▶ [PROBLEM REQUIREMENTS]
Retype word for word the lines of the data below, from the first to the one bearing "instance 2: table", with that one included.

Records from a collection
□ □ □ □

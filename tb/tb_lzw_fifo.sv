// Testbench of the block-RAM FIFO (lzw_fifo) in its two roles: as the code
// buffer (12-bit words, 3838 deep) and as table t (25-bit words, 1280 deep).
// Random pushes and pops are compared with a queue model: the head word and
// rd_valid, the level, full at DEPTH words in memory, and the show-ahead
// latency (a word written into an empty FIFO is at the head one clock edge
// after the edge that writes it).
// Phases with many more pushes than pops drive each FIFO to full.
module tb_lzw_fifo;
  import lzw_pkg::*;

  logic clk = 1'b0;
  logic rst_n = 1'b0;
  int checks = 0, failures = 0;

  always #5 clk = ~clk;

  // ---- instance 1: code buffer ----
  logic        c_wr = 1'b0, c_rd = 1'b0, c_full, c_valid;
  logic [11:0] c_wdata = '0, c_rdata;
  logic [$clog2(TABLE_DEPTH+2)-1:0] c_level;
  lzw_fifo #(.W(CODE_W), .DEPTH(TABLE_DEPTH)) u_code (
    .clk, .rst_n, .wr_en(c_wr), .wr_data(c_wdata), .full(c_full),
    .rd_en(c_rd), .rd_valid(c_valid), .rd_data(c_rdata), .level(c_level));

  // ---- instance 2: table t ----
  logic          t_wr = 1'b0, t_rd = 1'b0, t_fl, t_valid;
  logic [T_W-1:0] t_wdata = '0, t_rdata;
  logic [$clog2(T_DEPTH+2)-1:0] t_level;
  lzw_fifo #(.W(T_W), .DEPTH(T_DEPTH)) u_t (
    .clk, .rst_n, .wr_en(t_wr), .wr_data(t_wdata), .full(t_fl),
    .rd_en(t_rd), .rd_valid(t_valid), .rd_data(t_rdata), .level(t_level));

  int unsigned cq [$];
  int unsigned tq [$];
  int n_cfull = 0, n_tfull = 0;

  // queue model of the show-ahead FIFO: a word counts in the level from the
  // clock edge that writes it and can be at the head from the next edge on
  int cage [$];
  int tage [$];

  task automatic check_fifo(string nm, ref int unsigned q[$], ref int age[$], input logic valid,
                            input logic [31:0] head, input int level, input logic full, input int depth);
    logic exp_valid;
    exp_valid = (q.size() > 0) && (age[0] >= 1);
    checks++;
    if (valid !== exp_valid || (valid && head !== q[0])) begin
      failures++;
      if (failures < 10) $display("FAIL %s head: valid %0d/%0d data %0h/%0h", nm, valid, exp_valid,
                                  head, (q.size() > 0) ? q[0] : 0);
    end
    checks++;
    if (level != q.size()) begin
      failures++;
      if (failures < 10) $display("FAIL %s level %0d, model %0d", nm, level, q.size());
    end
    checks++;
    if (full !== (level - (valid ? 1 : 0) == depth)) begin
      failures++;
      if (failures < 10) $display("FAIL %s full flag", nm);
    end
  endtask

  initial begin
    repeat (3) @(posedge clk);
    rst_n <= 1'b1;
    @(posedge clk);
    for (int n = 0; n < 40000; n++) begin
      int phase;
      logic do_cw, do_cr, do_tw, do_tr;
      phase = (n / 5000) % 4;   // 0 balanced, 1 fill, 2 balanced, 3 drain
      do_cw = (phase == 1) ? ($urandom % 10 != 0) : (phase == 3) ? ($urandom % 10 == 0) : ($urandom % 2 == 1);
      do_cr = (phase == 1) ? ($urandom % 10 == 0) : (phase == 3) ? ($urandom % 10 != 0) : ($urandom % 2 == 1);
      do_tw = do_cw; do_tr = do_cr;
      c_wr <= do_cw && !c_full; c_wdata <= 12'($urandom); c_rd <= do_cr && c_valid;
      t_wr <= do_tw && !t_fl;   t_wdata <= T_W'($urandom); t_rd <= do_tr && t_valid;
      @(posedge clk);
      // model update for the edge that just happened
      if (c_rd) begin void'(cq.pop_front()); void'(cage.pop_front()); end
      if (t_rd) begin void'(tq.pop_front()); void'(tage.pop_front()); end
      foreach (cage[i]) cage[i]++;
      foreach (tage[i]) tage[i]++;
      if (c_wr) begin cq.push_back(32'(c_wdata)); cage.push_back(0); end
      if (t_wr) begin tq.push_back(32'(t_wdata)); tage.push_back(0); end
      if (c_full) n_cfull++;
      if (t_fl)   n_tfull++;
      #1;
      check_fifo("code", cq, cage, c_valid, 32'(c_rdata), int'(c_level), c_full, TABLE_DEPTH);
      check_fifo("t", tq, tage, t_valid, 32'(t_rdata), int'(t_level), t_fl, T_DEPTH);
    end
    checks += 2;
    if (n_cfull == 0) begin failures++; $display("FAIL code buffer never full"); end
    if (n_tfull == 0) begin failures++; $display("FAIL table t never full"); end
    $display("TB_RESULT checks=%0d failures=%0d", checks, failures);
    $finish;
  end

  initial begin
    repeat (100000) @(posedge clk);
    failures++;
    $display("FAIL watchdog");
    $display("TB_RESULT checks=%0d failures=%0d", checks, failures);
    $finish;
  end

endmodule
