// Output buffer b, one dual-port block RAM used as a circular buffer.
//
// The traversal unit writes each decoded string in reverse order (last
// character first) through port B, and the output reader reads it back in
// the right order through port A by walking the addresses downward. The
// two ports work at the same time, so writing the next string overlaps
// reading the previous one. Port A reads are synchronous: data issued with
// a_en in cycle n appears in cycle n+1 and holds while a_en is low. The depth
// of two maximal strings (2*3838 characters, 13-bit address) follows the
// original design.
module lzw_output_buffer #(
  parameter int unsigned DEPTH = lzw_pkg::OBUF_DEPTH,
  parameter int unsigned AW    = lzw_pkg::OBUF_AW,
  parameter int unsigned W     = lzw_pkg::CHAR_W
) (
  input  logic          clk,
  // port A: read-out
  input  logic          a_en,
  input  logic [AW-1:0] a_addr,
  output logic [W-1:0]  a_rdata,
  // port B: reversed-string write
  input  logic          b_we,
  input  logic [AW-1:0] b_addr,
  input  logic [W-1:0]  b_wdata
);

  logic [W-1:0] mem [DEPTH];

  always_ff @(posedge clk) begin
    if (a_en) a_rdata <= mem[a_addr];
  end

  always_ff @(posedge clk) begin
    if (b_we) mem[b_addr] <= b_wdata;
  end

endmodule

□ □ □ □

▶ [YOUR SOLUTION]
filename tb/tb_lzw_fifo.sv
// Testbench of the block-RAM FIFO (lzw_fifo) in its two roles: as the code
// buffer (12-bit words, 3838 deep) and as table t (25-bit words, 1280 deep).
// Random pushes and pops are compared with a queue model: the head word and
// rd_valid, the level, full at DEPTH words in memory, and the show-ahead
// latency (a word written into an empty FIFO is at the head one clock edge
// after the edge that writes it).
// Phases with many more pushes than pops drive each FIFO to full.
module tb_lzw_fifo;
  import lzw_pkg::*;

  logic clk = 1'b0;
  logic rst_n = 1'b0;
  int checks = 0, failures = 0;

  always #5 clk = ~clk;

  // ---- instance 1: code buffer ----
  logic        c_wr = 1'b0, c_rd = 1'b0, c_full, c_valid;
  logic [11:0] c_wdata = '0, c_rdata;
  logic [$clog2(TABLE_DEPTH+2)-1:0] c_level;
  lzw_fifo #(.W(CODE_W), .DEPTH(TABLE_DEPTH)) u_code (
    .clk, .rst_n, .wr_en(c_wr), .wr_data(c_wdata), .full(c_full),
    .rd_en(c_rd), .rd_valid(c_valid), .rd_data(c_rdata), .level(c_level));

  // ---- instance 2: table t ----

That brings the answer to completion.